Zumutbarkeit von Erwerbstätigkeit
Maßgeblich sind dabei Umstände, die unter Berücksichtigung der Gestaltung von Kindererziehung und Erwerbstätigkeit relevant sind. Dies hat Konsequenzen für die Entscheidung, wann und in welchem Umfang eine Erwerbstätigkeit zumutbar ist. Die Verlängerung über drei Jahre hinaus hängt gem. § 1615l Abs. 2 S. 4 BGB von einer Billigkeitsabwägung ab, bei der alle Umstände des Einzelfalls zu berücksichtigen sind. Dabei sind insbesondere die Belange des Kindes und die bestehenden Möglichkeiten der Kinderbetreuung zu berücksichtigen (§ 1615l Abs. 2 S. 3 bis 5 BGB).
Relevant ist dabei vor allem der konkret erforderlicher Betreuungsumfang (vorhandene Betreuungsmöglichkeiten, Freizeitaktivitäten am Nachmittag etc.).
Betreuungsbedürftigkeit des Kindes
Kinder sind auch nach Vollendung des dritten Lebensjahres zunächst noch voll betreuungsbedürftig, es geht zunächst nur darum, ob und inwieweit das Kind persönlich von einem Elternteil oder fremd betreut werden kann und muss, also z.B. in einer Kindertagestätte, einem Hort oder durch eine Tagesmutter (So OLG Hamm v. 24.2.2023 – II-7 UF 68/22, NZFam 2024, 177). Da kein abrupter Wechsel erfolgen solle, könne lediglich mit Rücksicht auf den Entwicklungsstand des Kindes ein gestufter Übergang zur vollen Erwerbstätigkeit verlangt werden.
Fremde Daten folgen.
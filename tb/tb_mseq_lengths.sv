// tb_mseq_lengths: the two shorter M-sequence configurations, K = 15 and
// K = 31 elements, two words each, at N = 64 carrier periods per element and a
// 12-bit ADC (the K = 63 configuration runs in the full-design testbench).
// Random words at random carrier phases with noise; every decision at a word
// end must be the word sent, both words must occur, and word ends must come
// every K*N periods.
module tb_mseq_lengths;
  import demod_pkg::*;
  localparam int unsigned R = 12;
  localparam int unsigned N = 64;
  localparam int NW = 6;
  localparam real PI = 3.14159265358979;
  logic clk = 1'b0, rst_n = 1'b0;
  logic signed [R-1:0] adc15, adc31;
  logic [0:0] w15, w31;
  logic v15, v31, e15, e31;
  logic [R+6+4:0] r15;
  logic [R+6+5:0] r31;
  int checks = 0, failures = 0, cyc = 0;
  int s15 [NW], s31 [NW];
  int n15 = 0, n31 = 0, l15 = -1, l31 = -1;
  int seen15 [2] = '{0, 0};
  int seen31 [2] = '{0, 0};
  int q15 [15], q31 [31];

  pit_demod #(.R(R), .N(N), .M(2), .K(15), .CODE(MSEQ)) dut15 (
    .clk, .rst_n, .adc(adc15), .word(w15), .word_valid(v15), .word_end(e15), .word_resp(r15));
  pit_demod #(.R(R), .N(N), .M(2), .K(31), .CODE(MSEQ)) dut31 (
    .clk, .rst_n, .adc(adc31), .word(w31), .word_valid(v31), .word_end(e31), .word_resp(r31));

  always #5 clk = ~clk;
  always @(posedge clk) cyc <= cyc + 1;

  initial begin
    repeat (NW * 31 * N * 4 + 2000) @(posedge clk);
    failures++;
    $display("watchdog expired");
    $display("TB_RESULT checks=%0d failures=%0d", checks, failures);
    $finish;
  end

  always @(negedge clk) begin
    if (rst_n && e15) begin
      if (n15 < NW) begin
        checks++;
        seen15[s15[n15]]++;
        if (int'(w15) != s15[n15]) begin failures++; $display("K=15 word %0d: got %0d sent %0d", n15, w15, s15[n15]); end
        if (l15 >= 0) begin
          checks++;
          if (cyc - l15 != 15 * N * 4) begin failures++; $display("K=15 spacing %0d", cyc - l15); end
        end
      end
      l15 = cyc;
      n15++;
    end
    if (rst_n && e31) begin
      if (n31 < NW) begin
        checks++;
        seen31[s31[n31]]++;
        if (int'(w31) != s31[n31]) begin failures++; $display("K=31 word %0d: got %0d sent %0d", n31, w31, s31[n31]); end
        if (l31 >= 0) begin
          checks++;
          if (cyc - l31 != 31 * N * 4) begin failures++; $display("K=31 spacing %0d", cyc - l31); end
        end
      end
      l31 = cyc;
      n31++;
    end
  end

  task automatic tx15();
    for (int w = 0; w < NW; w++) begin
      real ph = 2.0 * PI * real'($urandom % 360) / 360.0;
      s15[w] = (w < 2) ? w : int'($urandom % 2);
      for (int k = 14; k >= 0; k--) begin
        real pk = ph + (q15[(k + 7 * s15[w]) % 15] ? PI : 0.0);
        for (int p = 0; p < N; p++)
          for (int q = 0; q < 4; q++) begin
            adc15 <= R'($rtoi(800.0 * $cos(PI / 2.0 * q + pk)) + int'($urandom % 201) - 100);
            @(posedge clk);
          end
      end
    end
  endtask

  task automatic tx31();
    for (int w = 0; w < NW; w++) begin
      real ph = 2.0 * PI * real'($urandom % 360) / 360.0;
      s31[w] = (w < 2) ? 1 - w : int'($urandom % 2);
      for (int k = 30; k >= 0; k--) begin
        real pk = ph + (q31[(k + 15 * s31[w]) % 31] ? PI : 0.0);
        for (int p = 0; p < N; p++)
          for (int q = 0; q < 4; q++) begin
            adc31 <= R'($rtoi(800.0 * $cos(PI / 2.0 * q + pk)) + int'($urandom % 201) - 100);
            @(posedge clk);
          end
      end
    end
  endtask

  initial begin
    // K = 15: a[t+4] = a[t+3] ^ a[t]; K = 31: a[t+5] = a[t+3] ^ a[t]; both from 1,0,...
    int a [40];
    for (int t = 0; t < 40; t++) a[t] = 0;
    a[0] = 1;
    for (int t = 0; t + 4 < 40; t++) a[t + 4] = a[t + 3] ^ a[t];
    for (int t = 0; t < 15; t++) q15[t] = a[t];
    for (int t = 0; t < 40; t++) a[t] = 0;
    a[0] = 1;
    for (int t = 0; t + 5 < 40; t++) a[t + 5] = a[t + 3] ^ a[t];
    for (int t = 0; t < 31; t++) q31[t] = a[t];
    adc15 = '0; adc31 = '0;
    repeat (3) @(posedge clk);
    rst_n <= 1'b1;
    fork
      tx15();
      tx31();
    join
    repeat (30) @(posedge clk);
    checks++;
    if (n15 < NW || n31 < NW) begin failures++; $display("word ends %0d %0d", n15, n31); end
    for (int m = 0; m < 2; m++) begin
      checks++;
      if (seen15[m] == 0 || seen31[m] == 0) begin failures++; $display("word %0d missing", m); end
    end
    $display("TB_RESULT checks=%0d failures=%0d", checks, failures);
    $finish;
  end
endmodule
Auch solle eine überobligatorische Belastung des Elternteils außerhalb der Zeiten der Fremdbetreuung vermieden werden.
Spezielle kindbezogene Gründe wie Krankheit oder Behinderung (OLG Frankfurt v. 2.5.2019 – 2 UF 273/17, FamRZ 2019, 1611) oder Entwicklungsverzögerung sind ebenfalls von Bedeutung.
Geschützt wird dabei auch besonders das Vertrauen in die Gestaltung der Kinderbetreuung; so in der Praxis bei einer auf Dauer angelegter Lebensgemeinschaft mit gemeinsamem Kinderwunsch.
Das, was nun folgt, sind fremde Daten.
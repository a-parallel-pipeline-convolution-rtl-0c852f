// tb_ref_pkg: reference arithmetic shared by the testbenches.
//
// Holds the testbench copy of the three kernel tables, a voxel value
// function, simple synthetic positions for testing the convolvers without
// the shear block, and a reference for the shear block's positions. A
// volume may also be stored here, every resolution level with the coarser
// ones built by averaging 2x2x2 blocks as a host would before loading; the
// references then read it instead of the hash function. The
// reference convolution is written as the plain nested sums of the
// separable convolution, without any of the systolic timing.
package tb_ref_pkg;
  import ppc_pkg::*;

  wgt_t ktab [3][KSIZE];

  function automatic wgt_t kw(input int dir, input pos_t delta);
    longint q;
    q = longint'(delta) >>> (POS_F - KIDX_F);
    if (q < -(KSIZE / 2) || q >= KSIZE / 2) return '0;
    return ktab[dir][int'(q) & (KSIZE - 1)];
  endfunction

  // one product term as the unit computes it
  function automatic smp_t term(input wgt_t w, input smp_t x);
    longint p;
    p = longint'(w) * longint'(x);
    return smp_t'(p >>> WGT_F);
  endfunction

  function automatic vox_t vox_hash(input int l, input int i, input int j, input int k);
    int unsigned h;
    h = (l * 131 + i * 7919 + j * 104729 + k * 15485863) ^ 32'h5bd1e995;
    h = h ^ (h >> 13);
    h = h * 32'h27d4eb2d;
    return vox_t'(h >> 11);
  endfunction

  // optional stored volume: vol_use selects it over vox_hash
  bit   vol_use = 0;
  int   vol_v = 0;
  vox_t vol [];

  function automatic longint vol_base(input int l);
    longint b = 0;
    for (int m = 0; m < l; m++) b += longint'(vol_v >> m) ** 3;
    return b;
  endfunction
  function automatic longint vol_idx(input int l, input int i, input int j, input int k);
    longint vp = longint'(vol_v >> l);
    return vol_base(l) + (longint'(k) * vp + longint'(j)) * vp + longint'(i);
  endfunction
  function automatic vox_t vox_at(input int l, input int i, input int j, input int k);
    return vol_use ? vol[vol_idx(l, i, j, k)] : vox_hash(l, i, j, k);
  endfunction

  // Fill every level of a v^3 volume: level 0 from shape (0: solid cube of
  // edge v*3/4 in the middle, 1: checker-board alternating every voxel),
  // level l as the rounded mean of the 2x2x2 blocks of level l-1.
  function automatic void vol_build(input int v, input int lmax, input int shape);
    vol_v = v; vol_use = 1;
    vol = new[vol_base(lmax + 1)];
    for (int k = 0; k < v; k++)
      for (int j = 0; j < v; j++)
        for (int i = 0; i < v; i++) begin
          bit on;
          if (shape == 0) on = i >= v / 8 && i < v - v / 8 && j >= v / 8 && j < v - v / 8
                               && k >= v / 8 && k < v - v / 8;
          else on = ((i + j + k) & 1) != 0;
          vol[vol_idx(0, i, j, k)] = on ? 8'd255 : 8'd0;
        end
    for (int l = 1; l <= lmax; l++)
      for (int k = 0; k < (v >> l); k++)
        for (int j = 0; j < (v >> l); j++)
          for (int i = 0; i < (v >> l); i++) begin
            int sum = 0;
            for (int d = 0; d < 8; d++)
              sum += int'(vol[vol_idx(l - 1, 2 * i + (d & 1), 2 * j + ((d >> 1) & 1), 2 * k + (d >> 2))]);
            vol[vol_idx(l, i, j, k)] = vox_t'((sum + 4) >> 3);
          end
  endfunction

  // Kernel shapes as tables (entry n holds the weight of distance q/16,
  // q = n taken as a signed 7-bit number, Q.10):
  // 0: nearest neighbour, 1: 2-point Lagrange (linear), 2: 3-point box,
  // 3: 3-point Lagrange (quadratic).
  function automatic wgt_t kshape(input int shape, input int n);
    real d = real'(n < KSIZE / 2 ? n : n - KSIZE) / real'(1 << KIDX_F);
    real a = d < 0 ? -d : d;
    real w = 0.0;
    case (shape)
      0: w = (d > -0.5 && d <= 0.5) ? 1.0 : 0.0;
      1: w = a < 1.0 ? 1.0 - a : 0.0;
      2: w = a < 1.5 ? 1.0 / 3.0 : 0.0;
      default: w = a <= 0.5 ? 1.0 - a * a : (a < 1.5 ? (a - 1.0) * (a - 2.0) / 2.0 : 0.0);
    endcase
    return wgt_t'($rtoi(w * real'(1 << WGT_F) + (w < 0 ? -0.5 : 0.5)));
  endfunction

  // synthetic positions used by the convolver testbenches
  function automatic pos_t syn_pi(input int i, input int k);
    return pos_t'(i * 200 + k * 13);
  endfunction
  function automatic pos_t syn_pj(input int j, input int k);
    return pos_t'(j * 230 + k * 7);
  endfunction
  function automatic col_t syn_col(input int l, input int i, input int j, input int k,
                                   input int vp, input int klast, input bit valid,
                                   input bit row_last);
    col_t c;
    c.f.valid    = valid;
    c.f.row_last = row_last;
    c.f.in_slab  = (j + 2 < vp) && (k + 2 <= klast);
    c.c.l = LVL_W'(l); c.c.i = CRD_W'(i); c.c.j = CRD_W'(j); c.c.k = CRD_W'(k);
    c.p.i = syn_pi(i, k);
    c.p.j = syn_pj(j, k);
    c.p.k = pos_t'(k) <<< POS_F;
    c.a.i = (syn_pi(i + 1, k) >>> POS_F) <<< POS_F;
    c.a.j = (syn_pj(j + 1, k) >>> POS_F) <<< POS_F;
    c.a.k = pos_t'(k + 1) <<< POS_F;
    return c;
  endfunction

  // shear block reference: position along i or j
  function automatic pos_t ref_place(input int x, input int l, input int kp,
                                     input bit persp, input int k0,
                                     input pos_t e, input pos_t sh);
    longint korig, r, t;
    korig = longint'(kp) << l;
    if (!persp || (k0 + korig) == 0) r = 65536;
    else r = (longint'(k0) * 65536) / (longint'(k0) + korig);
    t = (longint'(x) << (l + POS_F)) + korig * longint'(sh) - longint'(e);
    return pos_t'(longint'(e) + ((t * r) >>> 16));
  endfunction

  // Reference separable convolution over an arbitrary position model.
  // pi/pj/ai/aj are supplied through these function pointers' results:
  // mode 0 = synthetic positions, mode 1 = shear-block positions.
  int   ref_mode;
  bit   ref_persp;
  int   ref_k0;
  pos_t ref_ei, ref_ej, ref_si, ref_sj;

  function automatic pos_t pos_i(input int l, input int i, input int k);
    if (ref_mode == 0) return syn_pi(i, k);
    return ref_place(i, l, k, ref_persp, ref_k0, ref_ei, ref_si);
  endfunction
  function automatic pos_t pos_j(input int l, input int j, input int k);
    if (ref_mode == 0) return syn_pj(j, k);
    return ref_place(j, l, k, ref_persp, ref_k0, ref_ej, ref_sj);
  endfunction
  function automatic pos_t flr(input pos_t x);
    return (x >>> POS_F) <<< POS_F;
  endfunction

  // i-direction result of the window starting at (i, j, k)
  function automatic smp_t ref_a(input int l, input int vp, input int i, input int j, input int k);
    smp_t s = 0;
    pos_t ai = flr(pos_i(l, i + 1, k));
    for (int t = 0; t < 3; t++) begin
      int ii = (i + t) % vp;
      s += term(kw(0, ai - pos_i(l, ii, k)), smp_t'(vox_at(l, ii, j, k)) <<< SMP_F);
    end
    return s;
  endfunction
  function automatic smp_t ref_b(input int l, input int vp, input int i, input int j, input int k);
    smp_t s = 0;
    pos_t aj = flr(pos_j(l, j + 1, k));
    for (int t = 0; t < 3; t++)
      s += term(kw(1, aj - pos_j(l, j + t, k)), ref_a(l, vp, i, j + t, k));
    return s;
  endfunction
  function automatic smp_t ref_s(input int l, input int vp, input int i, input int j, input int k);
    smp_t s = 0;
    for (int t = 0; t < 3; t++)
      s += term(kw(2, (pos_t'(k + 1) <<< POS_F) - (pos_t'(k + t) <<< POS_F)),
                ref_b(l, vp, i, j, k + t));
    return s;
  endfunction

endpackage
Nicht relevant sind dagegen rein persönliche Gründe und eigene berufliche Interessen, wie z.B. die Wiederaufnahme des Studiums (BGH FamRZ 2015, 1369). Denn es besteht kein Vorrang der gewünschten persönlichen Betreuung vor der Fremdbetreuung!
Darlegungs- und Beweislast bei der Unterhaltsberechtigten
Die Unterhaltsberechtigte trägt die Darlegungs- und Beweislast für die Voraussetzungen einer Verlängerung des Betreuungsunterhalts über die Dauer von drei Jahren hinaus. Hierzu muss sie zunächst darlegen und beweisen, dass keine kindgerechte Einrichtung für die Betreuung des gemeinsamen Kindes zur Verfügung steht oder dass aus besonderen Gründen eine persönliche Betreuung erforderlich ist. Auch Umstände, die aus elternbezogenen Gründen zu einer eingeschränkten Erwerbspflicht und damit zur Verlängerung des Betreuungsunterhalts führen können, hat die Unterhaltsberechtigte darzulegen und zu beweisen (OLG Frankfurt FamRZ 2019, 1611; BGH FamRZ 2012, 1040 Rn 20; BGH FamRZ 2009, 1391 Rn 20, BGH FamRZ 2008, 1739 Rn 97).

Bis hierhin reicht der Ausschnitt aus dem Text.